╭──
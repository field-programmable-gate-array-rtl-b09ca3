// Blackman window generator for the Doppler filter.
//
// For sample n of an N-point frame it produces
//   w[n] = 0.42 - 0.5*cos(2*pi*n/(N-1)) + 0.08*cos(4*pi*n/(N-1))
// as sfix16_En15. With c = cos(2*pi*n/(N-1)) the double-angle identity turns
// this into w = 0.34 - 0.5*c + 0.16*c^2, so one rotation CORDIC (fed by a
// phase accumulator stepping 2^32/(N-1) per sample) and one squarer suffice;
// no window ROM is stored. The result is saturated to 32767 at the centre.
//
// Interface: each cycle with en high advances to the next sample of the frame
// (the frame restarts after N samples). The pipeline itself runs every clock:
// w for the sample enabled at cycle t is on w_o LATENCY = CORDIC_STAGES + 2
// clock cycles later, whatever en does in between. The document
// names a Blackman window; the generator structure is this design's own.
module blackman_window
  import radar_pkg::*;
#(
  parameter int unsigned N             = 4096,
  parameter int unsigned CORDIC_STAGES = 16
) (
  input  logic               clk,
  input  logic               rst,
  input  logic               en,
  output logic signed [15:0] w_o
);
  localparam logic [31:0]   PH_INC  = 32'(((64'd1 << 32) + 64'(N - 1) / 2) / 64'(N - 1));
  localparam logic signed [63:0] K034  = 64'sd11141;  // round(0.34 * 2^15)
  localparam logic signed [63:0] K016  = 64'sd10486;  // round(0.16 * 2^16)

  logic [$clog2(N)-1:0] n;
  logic [31:0]          ph;  // phase of the sample enabled this cycle

  always_ff @(posedge clk) begin
    if (rst) begin
      n  <= '0;
      ph <= '0;
    end else if (en) begin
      if (n == $clog2(N)'(N - 1)) begin
        n  <= '0;
        ph <= '0;
      end else begin
        n  <= n + 1'b1;
        ph <= ph + PH_INC;
      end
    end
  end

  // cos with 1.0 = 2^16
  logic signed [17:0] c;
  logic signed [17:0] c_unused_sin;
  cordic_rotate #(.OUT_W(18), .STAGES(CORDIC_STAGES)) u_cos (
    .clk(clk), .en(1'b1), .phase(ph), .cos_o(c), .sin_o(c_unused_sin)
  );

  // w*2^15 = 0.34*2^15 - c/4 + 0.16*c^2/2^17
  logic signed [63:0] c2, wv;
  assign c2 = 64'(c) * 64'(c);
  assign wv = K034 - (64'(c) >>> 2) + ((c2 * K016) >>> 33);

  always_ff @(posedge clk) begin
    if (rst) w_o <= '0;
    else     w_o <= sat16(wv);
  end
endmodule
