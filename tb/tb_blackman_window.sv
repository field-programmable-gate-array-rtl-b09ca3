// Checks the Blackman window generator for a 64-point frame over two frames
// with random gaps in the enable: each coefficient must equal
// 0.42 - 0.5cos(2*pi*n/63) + 0.08cos(4*pi*n/63) in Q15 within 3 LSB, and it
// must appear CORDIC_STAGES+2 clocks after the enable of its sample.
`include "tb_common.svh"
module tb_blackman_window;
  `TB_COUNTERS
  localparam int N = 64, CS = 16, LAT = CS + 2;
  localparam real PI = 3.14159265358979323846;
  logic clk, rst, en;
  logic signed [15:0] w;
  `TB_CLOCK(clk)
  `TB_WATCHDOG(clk, 20000)

  blackman_window #(.N(N), .CORDIC_STAGES(CS)) dut (.clk(clk), .rst(rst), .en(en), .w_o(w));

  logic [LAT-1:0] vsr;
  int nsr [LAT];
  int n = 0;
  int ncoef = 0;
  always @(posedge clk) begin
    if (rst) vsr <= '0;
    else begin
      vsr <= {vsr[LAT-2:0], en};
      for (int i = LAT - 1; i > 0; i--) nsr[i] <= nsr[i-1];
      nsr[0] <= n;
      if (en) n = (n + 1) % N;
    end
  end

  always @(negedge clk) begin
    if (!rst && vsr[LAT-1]) begin
      real e;
      int k;
      k = nsr[LAT-1];
      ncoef++;
      e = (0.42 - 0.5 * $cos(2*PI*k/(N-1)) + 0.08 * $cos(4*PI*k/(N-1))) * 32768.0;
      if (e > 32767.0) e = 32767.0;
      `CHECK((real'(w) - e) < 3.0 && (e - real'(w)) < 3.0, ("n=%0d: got %0d expected %0.1f", k, w, e))
    end
  end

  initial begin
    rst = 1'b1; en = 1'b0;
    repeat (3) @(negedge clk);
    rst = 1'b0;
    for (int i = 0; i < 2 * N; i++) begin
      en = 1'b1;
      @(negedge clk);
      en = 1'b0;
      repeat ($urandom_range(0, 2)) @(negedge clk);
    end
    repeat (LAT + 2) @(negedge clk);
    `CHECK(ncoef == 2 * N, ("%0d coefficients checked, expected %0d", ncoef, 2 * N))
    `TB_FINISH
  end
endmodule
╰──
> **What the task requires**
Could you retype every record above exactly as it appears?

> **Reply to the task**
repository field-programmable-gate-array-rtl-b09ca3
// Blackman window generator for the Doppler filter.
//
// For sample n of an N-point frame it produces
//   w[n] = 0.42 - 0.5*cos(2*pi*n/(N-1)) + 0.08*cos(4*pi*n/(N-1))
// as sfix16_En15. With c = cos(2*pi*n/(N-1)) the double-angle identity turns
// this into w = 0.34 - 0.5*c + 0.16*c^2, so one rotation CORDIC (fed by a
// phase accumulator stepping 2^32/(N-1) per sample) and one squarer suffice;
// no window ROM is stored. The result is saturated to 32767 at the centre.
//
// Interface: each cycle with en high advances to the next sample of the frame
// (the frame restarts after N samples). The pipeline itself runs every clock:
// w for the sample enabled at cycle t is on w_o LATENCY = CORDIC_STAGES + 2
// clock cycles later, whatever en does in between. The document
// names a Blackman window; the generator structure is this design's own.
module blackman_window
  import radar_pkg::*;
#(
  parameter int unsigned N             = 4096,
  parameter int unsigned CORDIC_STAGES = 16
) (
  input  logic               clk,
  input  logic               rst,
  input  logic               en,
  output logic signed [15:0] w_o
);
  localparam logic [31:0]   PH_INC  = 32'(((64'd1 << 32) + 64'(N - 1) / 2) / 64'(N - 1));
  localparam logic signed [63:0] K034  = 64'sd11141;  // round(0.34 * 2^15)
  localparam logic signed [63:0] K016  = 64'sd10486;  // round(0.16 * 2^16)

  logic [$clog2(N)-1:0] n;
  logic [31:0]          ph;  // phase of the sample enabled this cycle

  always_ff @(posedge clk) begin
    if (rst) begin
      n  <= '0;
      ph <= '0;
    end else if (en) begin
      if (n == $clog2(N)'(N - 1)) begin
        n  <= '0;
        ph <= '0;
      end else begin
        n  <= n + 1'b1;
        ph <= ph + PH_INC;
      end
    end
  end

  // cos with 1.0 = 2^16
  logic signed [17:0] c;
  logic signed [17:0] c_unused_sin;
  cordic_rotate #(.OUT_W(18), .STAGES(CORDIC_STAGES)) u_cos (
    .clk(clk), .en(1'b1), .phase(ph), .cos_o(c), .sin_o(c_unused_sin)
  );

  // w*2^15 = 0.34*2^15 - c/4 + 0.16*c^2/2^17
  logic signed [63:0] c2, wv;
  assign c2 = 64'(c) * 64'(c);
  assign wv = K034 - (64'(c) >>> 2) + ((c2 * K016) >>> 33);

  always_ff @(posedge clk) begin
    if (rst) w_o <= '0;
    else     w_o <= sat16(wv);
  end
endmodule
filename tb/tb_blackman_window.sv
repository field-programmable-gate-array-rtl-b09ca3
// Checks the Blackman window generator for a 64-point frame over two frames
// with random gaps in the enable: each coefficient must equal
// 0.42 - 0.5cos(2*pi*n/63) + 0.08cos(4*pi*n/63) in Q15 within 3 LSB, and it
// must appear CORDIC_STAGES+2 clocks after the enable of its sample.
`include "tb_common.svh"
module tb_blackman_window;
  `TB_COUNTERS
  localparam int N = 64, CS = 16, LAT = CS + 2;
  localparam real PI = 3.14159265358979323846;
  logic clk, rst, en;
  logic signed [15:0] w;
  `TB_CLOCK(clk)
  `TB_WATCHDOG(clk, 20000)

  blackman_window #(.N(N), .CORDIC_STAGES(CS)) dut (.clk(clk), .rst(rst), .en(en), .w_o(w));

  logic [LAT-1:0] vsr;
  int nsr [LAT];
  int n = 0;
  int ncoef = 0;
  always @(posedge clk) begin
    if (rst) vsr <= '0;
    else begin
      vsr <= {vsr[LAT-2:0], en};
      for (int i = LAT - 1; i > 0; i--) nsr[i] <= nsr[i-1];
      nsr[0] <= n;
      if (en) n = (n + 1) % N;
    end
  end

  always @(negedge clk) begin
    if (!rst && vsr[LAT-1]) begin
      real e;
      int k;
      k = nsr[LAT-1];
      ncoef++;
      e = (0.42 - 0.5 * $cos(2*PI*k/(N-1)) + 0.08 * $cos(4*PI*k/(N-1))) * 32768.0;
      if (e > 32767.0) e = 32767.0;
      `CHECK((real'(w) - e) < 3.0 && (e - real'(w)) < 3.0, ("n=%0d: got %0d expected %0.1f", k, w, e))
    end
  end

  initial begin
    rst = 1'b1; en = 1'b0;
    repeat (3) @(negedge clk);
    rst = 1'b0;
    for (int i = 0; i < 2 * N; i++) begin
      en = 1'b1;
      @(negedge clk);
      en = 1'b0;
      repeat ($urandom_range(0, 2)) @(negedge clk);
    end
    repeat (LAT + 2) @(negedge clk);
    `CHECK(ncoef == 2 * N, ("%0d coefficients checked, expected %0d", ncoef, 2 * N))
    `TB_FINISH
  end
endmodule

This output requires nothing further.